AgentSkillsCN

plan-tdd

根据设计文档,以 RED/GREEN/REFACTOR 循环创建 TDD 运行手册。

SKILL.md
--- frontmatter
name: plan-tdd
description: Create TDD runbook with RED/GREEN/REFACTOR cycles from design document
model: sonnet
allowed-tools: Task, Read, Write, Edit, Skill, Bash(mkdir:*, agent-core/bin/prepare-runbook.py, echo:*|pbcopy)
requires:
  - Design document from /design (TDD mode)
  - CLAUDE.md for project conventions (if exists)
outputs:
  - TDD runbook at plans/<feature-name>/runbook.md
  - Ready for prepare-runbook.py processing

/plan-tdd Skill

Create detailed TDD runbooks with RED-GREEN-REFACTOR cycles from design documents.
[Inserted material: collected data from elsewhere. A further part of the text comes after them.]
// cgra_core: template-based coarse-grained reconfigurable array.
//
// Structure (one node): NB = 2*COLS first local memory banks feed an input
// I/O buffer (NB multiplexers of NB inputs plus registers) that drives the
// two operands of every PE of row 0; a ROWS x COLS pe_array; an output I/O
// buffer choosing, for each of the NB second local memory banks, one of the
// 2*COLS last-row outputs; and a context memory holding NCTX contexts.
// A context is ROWS*COLS PE configuration words (slots 0..ROWS*COLS-1,
// row-major), NB input-buffer selects (next NB slots, bits [SW-1:0]) and NB
// output-buffer words (last NB slots, bits [SW-1:0] select, bit 8 write
// enable of that bank).
//
// Execution: a run streams 'len' memory words through the array.  Word i of
// every first bank is read, passes the input buffer and the PE rows, the
// output buffer, and is written to word i of every enabled second bank.
// Row-valid bits travel with the data, so PEs with loops only update on
// valid data.  A run of length L takes L + ROWS + 3 CGRA clock cycles
// (memory read, input buffer, ROWS operand stages, output buffer, write).
//
// Clocking: one clock.  The CGRA side runs on 'ce' (tunable clock
// enable); the loading side (memories, context memory) on 'ce_sys'.  Runs
// are started with a four-phase handshake (run_req/run_ack) so the two
// enables may have any ratio.
//
// Interface to the DMA (ce_sys): dma_we with dma_region (first memory,
// second memory, context memory) and dma_addr (bank in [13:9], word in
// [8:0]; or context in [13:12], slot in [7:0]).  dma_rdata returns the
// second-memory word at dma_addr one ce_sys clock later.
//
// Following the document: the two sets of local memory banks, the I/O
// buffers, the PE array, contexts selected at run time and loaded as
// address + operation words.  The streaming execution model, memory depth,
// context count and slot layout are this design's choice.
module cgra_core
  import harp_pkg::*;
#(
  parameter int unsigned ROWS  = 4,
  parameter int unsigned COLS  = 16,
  parameter int unsigned DEPTH = 512,
  parameter int unsigned NCTX  = 4,
  localparam int unsigned NB    = 2 * COLS,
  localparam int unsigned SW    = $clog2(NB),
  localparam int unsigned AW    = $clog2(DEPTH),
  localparam int unsigned RC    = ROWS * COLS,
  localparam int unsigned NSLOT = RC + 2 * NB,
  localparam int unsigned CW    = (NCTX > 1) ? $clog2(NCTX) : 1,
  localparam int unsigned SLW   = $clog2(NSLOT)
) (
  input  logic          clk,
  input  logic          rst_n,
  input  logic          ce,       // CGRA clock enable
  input  logic          ce_sys,   // system clock enable (DMA side)
  // loading side
  input  logic          dma_we,
  input  dma_region_e   dma_region,
  input  logic [13:0]   dma_addr,
  input  logic [DW-1:0] dma_wdata,
  output logic [DW-1:0] dma_rdata,
  // run control
  input  logic          run_req,
  input  logic [1:0]    run_ctx,
  input  logic [15:0]   run_len,
  output logic          run_ack,
  output logic          busy,
  output logic [31:0]   last_cycles   // CGRA clock cycles of the last run
);

  // ---------------------------------------------------------- context memory
  logic [DW-1:0] cmem [NCTX][NSLOT];
  logic [CW-1:0] act_ctx;

  wire [1:0] wctx  = dma_addr[13:12];
  wire [7:0] wslot = dma_addr[7:0];

  always_ff @(posedge clk) begin
    if (ce_sys && dma_we && dma_region == R_CONFIG &&
        32'(wctx) < NCTX && 32'(wslot) < NSLOT)
      cmem[wctx[CW-1:0]][wslot[SLW-1:0]] <= dma_wdata;
  end

  pe_cfg_t [ROWS-1:0][COLS-1:0] pe_cfg;
  logic [NB-1:0][SW-1:0]        isel, osel;
  logic [NB-1:0]                owe;

  always_comb begin
    for (int r = 0; r < int'(ROWS); r++)
      for (int c = 0; c < int'(COLS); c++)
        pe_cfg[r][c] = pe_cfg_t'(cmem[act_ctx][r*COLS + c]);
    for (int k = 0; k < int'(NB); k++) begin
      isel[k] = cmem[act_ctx][RC + k][SW-1:0];
      osel[k] = cmem[act_ctx][RC + NB + k][SW-1:0];
      owe[k]  = cmem[act_ctx][RC + NB + k][8];
    end
  end

  // ---------------------------------------------------------- control
  typedef enum logic [1:0] {ST_IDLE, ST_RUN, ST_DONE} st_e;
  st_e st;

  logic [15:0]        len_q;
  logic [AW:0]        rd_ptr, wr_ptr;
  logic [ROWS+2:0]    vpipe;
  logic               clr;
  logic [31:0]        cyc;

  wire issue = (st == ST_RUN) && (32'(rd_ptr) < 32'(len_q));
  wire wr_go = (st == ST_RUN) && vpipe[ROWS+2];

  always_ff @(posedge clk or negedge rst_n) begin
    if (!rst_n) begin
      st          <= ST_IDLE;
      act_ctx     <= '0;
      len_q       <= '0;
      rd_ptr      <= '0;
      wr_ptr      <= '0;
      vpipe       <= '0;
      clr         <= 1'b0;
      cyc         <= '0;
      last_cycles <= '0;
    end else if (ce) begin
      clr <= 1'b0;
      unique case (st)
        ST_IDLE: begin
          vpipe <= '0;
          if (run_req) begin
            act_ctx <= run_ctx[CW-1:0];
            len_q   <= (32'(run_len) > DEPTH) ? 16'(DEPTH) : run_len;
            rd_ptr  <= '0;
            wr_ptr  <= '0;
            cyc     <= '0;
            clr     <= 1'b1;
            st      <= ST_RUN;
          end
        end
        ST_RUN: begin
          cyc   <= cyc + 1;
          vpipe <= {vpipe[ROWS+1:0], issue};
          if (issue) rd_ptr <= rd_ptr + 1'b1;
          if (wr_go) wr_ptr <= wr_ptr + 1'b1;
          if ((wr_go && 32'(wr_ptr) + 1 == 32'(len_q)) || len_q == 16'd0) begin
            last_cycles <= cyc + 1;
            st          <= ST_DONE;
          end
        end
        default: begin   // ST_DONE: hold ack until the request drops
          if (!run_req) st <= ST_IDLE;
        end
      endcase
    end
  end

  assign run_ack = (st == ST_DONE);
  assign busy    = (st == ST_RUN);

  // ---------------------------------------------------------- memories
  logic [NB-1:0][DW-1:0] mem_rd, ibuf_q, obuf_q, arr_out, out_rd;
  logic [SW-1:0]         rd_bank_q;
  wire  [4:0]            dbank = dma_addr[13:9];
  wire  [AW-1:0]         dword = dma_addr[AW-1:0];

  for (genvar b = 0; b < int'(NB); b++) begin : g_bank
    dp_ram #(.W(DW), .DEPTH(DEPTH)) u_first (
      .clk(clk), .rst_n(rst_n),
      .ce_a(ce_sys), .we_a(dma_we && dma_region == R_MEM_IN && 32'(dbank) == b),
      .addr_a(dword), .wdata_a(dma_wdata), .rdata_a(),
      .ce_b(ce), .we_b(1'b0), .addr_b(rd_ptr[AW-1:0]), .wdata_b('0), .rdata_b(mem_rd[b])
    );
    dp_ram #(.W(DW), .DEPTH(DEPTH)) u_second (
      .clk(clk), .rst_n(rst_n),
      .ce_a(ce_sys), .we_a(dma_we && dma_region == R_MEM_OUT && 32'(dbank) == b),
      .addr_a(dword), .wdata_a(dma_wdata), .rdata_a(out_rd[b]),
      .ce_b(ce), .we_b(wr_go && owe[b]), .addr_b(wr_ptr[AW-1:0]), .wdata_b(obuf_q[b]),
      .rdata_b()
    );
  end

  always_ff @(posedge clk or negedge rst_n) begin
    if (!rst_n)      rd_bank_q <= '0;
    else if (ce_sys) rd_bank_q <= dbank[SW-1:0];
  end
  assign dma_rdata = out_rd[rd_bank_q];

  // ---------------------------------------------------------- datapath
  io_buffer #(.N_IN(NB), .N_OUT(NB), .W(DW)) u_ibuf (
    .clk(clk), .rst_n(rst_n), .ce(ce), .en(vpipe[0]),
    .din(mem_rd), .sel(isel), .dout(ibuf_q)
  );

  pe_array #(.ROWS(ROWS), .COLS(COLS)) u_array (
    .clk(clk), .rst_n(rst_n), .ce(ce), .clr(clr),
    .vld(vpipe[ROWS:1]), .cfg(pe_cfg), .bin(ibuf_q), .bout(arr_out)
  );

  io_buffer #(.N_IN(NB), .N_OUT(NB), .W(DW)) u_obuf (
    .clk(clk), .rst_n(rst_n), .ce(ce), .en(vpipe[ROWS+1]),
    .din(arr_out), .sel(osel), .dout(obuf_q)
  );

endmodule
Transforms design into structured execution plans compatible with weak orchestrators and prepare-runbook.py.

Purpose and Context

What This Skill Does

  1. Analyzes design documents to extract requirements and decisions
  2. Decomposes features into atomic behavioral increments
  3. Generates RED-GREEN-REFACTOR cycles for each increment
  4. Creates structured runbook with numbered cycles (X.Y format)
  5. Delegates to clean sonnet agent for comprehensive review
  6. Applies review feedback to ensure completeness and correct test sequencing
  7. Produces output compatible with prepare-runbook.py

When to Use

Use /plan-tdd when:

  • Design specifies TDD mode or strict RED-GREEN-REFACTOR discipline
  • Feature requires atomic verification with test-first approach
  • Working in projects with strong testing culture

Do NOT use when:

  • Design is exploratory or requires iteration
  • Implementation approach is unclear
  • Use /plan-adhoc for general runbooks

Workflow Integration

code
/design (TDD mode) → /plan-tdd → [tdd-plan-reviewer] → [apply fixes] → prepare-runbook.py → /orchestrate

CRITICAL: After runbook generation and review:

  1. If violations found: Apply fixes to runbook
  2. prepare-runbook.py runs automatically (Phase 5 step 5) — no manual invocation needed
  3. Skill auto-commits, hands off, and copies /orchestrate {name} to clipboard

Note: /plan-tdd now includes automatic delegation to tdd-plan-reviewer agent for prescriptive code detection.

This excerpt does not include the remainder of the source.